DATASET RECORDS below:
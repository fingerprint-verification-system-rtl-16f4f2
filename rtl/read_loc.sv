// read_loc: address of one neighbour of a pixel for a 3x3 filter.
//
// Given the raster index of the pixel being filtered and a neighbour number
//   0 1 2
//   3 . 4
//   5 6 7
// it returns the raster index of that neighbour, one clock later (the output
// is registered, as in the original). Rows are N pixels wide. Indices wrap
// modulo 2**PIXEL_BITS, so pixels on the image border see the opposite
// border as neighbours; the original design behaves the same way.
module read_loc #(
  parameter int unsigned M = 256,
  parameter int unsigned N = 256,
  parameter int unsigned PIXEL_BITS = $clog2(M*N)
) (
  input  logic                  clk,
  input  logic [2:0]            filt_loc,
  input  logic [PIXEL_BITS-1:0] pixel,
  output logic [PIXEL_BITS-1:0] read
);
  logic [PIXEL_BITS-1:0] row_step;
  logic [PIXEL_BITS-1:0] off;

  assign row_step = PIXEL_BITS'(N);

  always_comb begin
    unique case (filt_loc)
      3'd0: off = -row_step - 1'b1;
      3'd1: off = -row_step;
      3'd2: off = -row_step + 1'b1;
      3'd3: off = '1;                 // -1
      3'd4: off = PIXEL_BITS'(1);
      3'd5: off = row_step - 1'b1;
      3'd6: off = row_step;
      default: off = row_step + 1'b1; // 7
    endcase
  end

  always_ff @(posedge clk) read <= pixel + off;
endmodule
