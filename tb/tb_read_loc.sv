// tb_read_loc: neighbour index of the 3x3 window, with wrap-around, one
// clock after the inputs.
module tb_read_loc;
  localparam int M = 256, N = 256;
  logic clk = 0;
  logic [2:0] filt_loc = 0;
  logic [15:0] pixel = 0, read;
  int checks = 0, failures = 0;
  int dr [8] = '{-1,-1,-1, 0, 0, 1, 1, 1};
  int dc [8] = '{-1, 0, 1,-1, 1,-1, 0, 1};

  read_loc #(.M(M), .N(N)) dut (.*);
  always #5 clk = ~clk;
  initial begin #2000000; failures++; $display("TB_RESULT checks=%0d failures=%0d", checks, failures); $finish; end

  initial begin
    for (int n = 0; n < 1000; n++) begin
      int p, k, exp;
      @(negedge clk);
      p = (n < 8) ? 0 : (n < 16) ? M*N-1 : $urandom % (M*N);
      k = n % 8;
      pixel = 16'(p); filt_loc = 3'(k);
      @(negedge clk);
      exp = ((p + dr[k]*N + dc[k]) % (M*N) + M*N) % (M*N);
      checks++;
      if (int'(read) != exp) begin failures++; $display("FAIL p=%0d k=%0d got %0d exp %0d", p, k, read, exp); end
    end
    $display("TB_RESULT checks=%0d failures=%0d", checks, failures);
    $finish;
  end
endmodule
End of DATASET RECORDS.
● PROBLEM DETAILS
Nothing should be left out: repeat all of the data exactly.

● ANSWER SECTION
repository fingerprint-verification-system-rtl-16f4f2
filename rtl/read_loc.sv
// read_loc: address of one neighbour of a pixel for a 3x3 filter.
//
// Given the raster index of the pixel being filtered and a neighbour number
//   0 1 2
//   3 . 4
//   5 6 7
// it returns the raster index of that neighbour, one clock later (the output
// is registered, as in the original). Rows are N pixels wide. Indices wrap
// modulo 2**PIXEL_BITS, so pixels on the image border see the opposite
// border as neighbours; the original design behaves the same way.
module read_loc #(
  parameter int unsigned M = 256,
  parameter int unsigned N = 256,
  parameter int unsigned PIXEL_BITS = $clog2(M*N)
) (
  input  logic                  clk,
  input  logic [2:0]            filt_loc,
  input  logic [PIXEL_BITS-1:0] pixel,
  output logic [PIXEL_BITS-1:0] read
);
  logic [PIXEL_BITS-1:0] row_step;
  logic [PIXEL_BITS-1:0] off;

  assign row_step = PIXEL_BITS'(N);

  always_comb begin
    unique case (filt_loc)
      3'd0: off = -row_step - 1'b1;
      3'd1: off = -row_step;
      3'd2: off = -row_step + 1'b1;
      3'd3: off = '1;                 // -1
      3'd4: off = PIXEL_BITS'(1);
      3'd5: off = row_step - 1'b1;
      3'd6: off = row_step;
      default: off = row_step + 1'b1; // 7
    endcase
  end

  always_ff @(posedge clk) read <= pixel + off;
endmodule
filename tb/tb_read_loc.sv
// tb_read_loc: neighbour index of the 3x3 window, with wrap-around, one
// clock after the inputs.
module tb_read_loc;
  localparam int M = 256, N = 256;
  logic clk = 0;
  logic [2:0] filt_loc = 0;
  logic [15:0] pixel = 0, read;
  int checks = 0, failures = 0;
  int dr [8] = '{-1,-1,-1, 0, 0, 1, 1, 1};
  int dc [8] = '{-1, 0, 1,-1, 1,-1, 0, 1};

  read_loc #(.M(M), .N(N)) dut (.*);
  always #5 clk = ~clk;
  initial begin #2000000; failures++; $display("TB_RESULT checks=%0d failures=%0d", checks, failures); $finish; end

  initial begin
    for (int n = 0; n < 1000; n++) begin
      int p, k, exp;
      @(negedge clk);
      p = (n < 8) ? 0 : (n < 16) ? M*N-1 : $urandom % (M*N);
      k = n % 8;
      pixel = 16'(p); filt_loc = 3'(k);
      @(negedge clk);
      exp = ((p + dr[k]*N + dc[k]) % (M*N) + M*N) % (M*N);
      checks++;
      if (int'(read) != exp) begin failures++; $display("FAIL p=%0d k=%0d got %0d exp %0d", p, k, read, exp); end
    end
    $display("TB_RESULT checks=%0d failures=%0d", checks, failures);
    $finish;
  end
endmodule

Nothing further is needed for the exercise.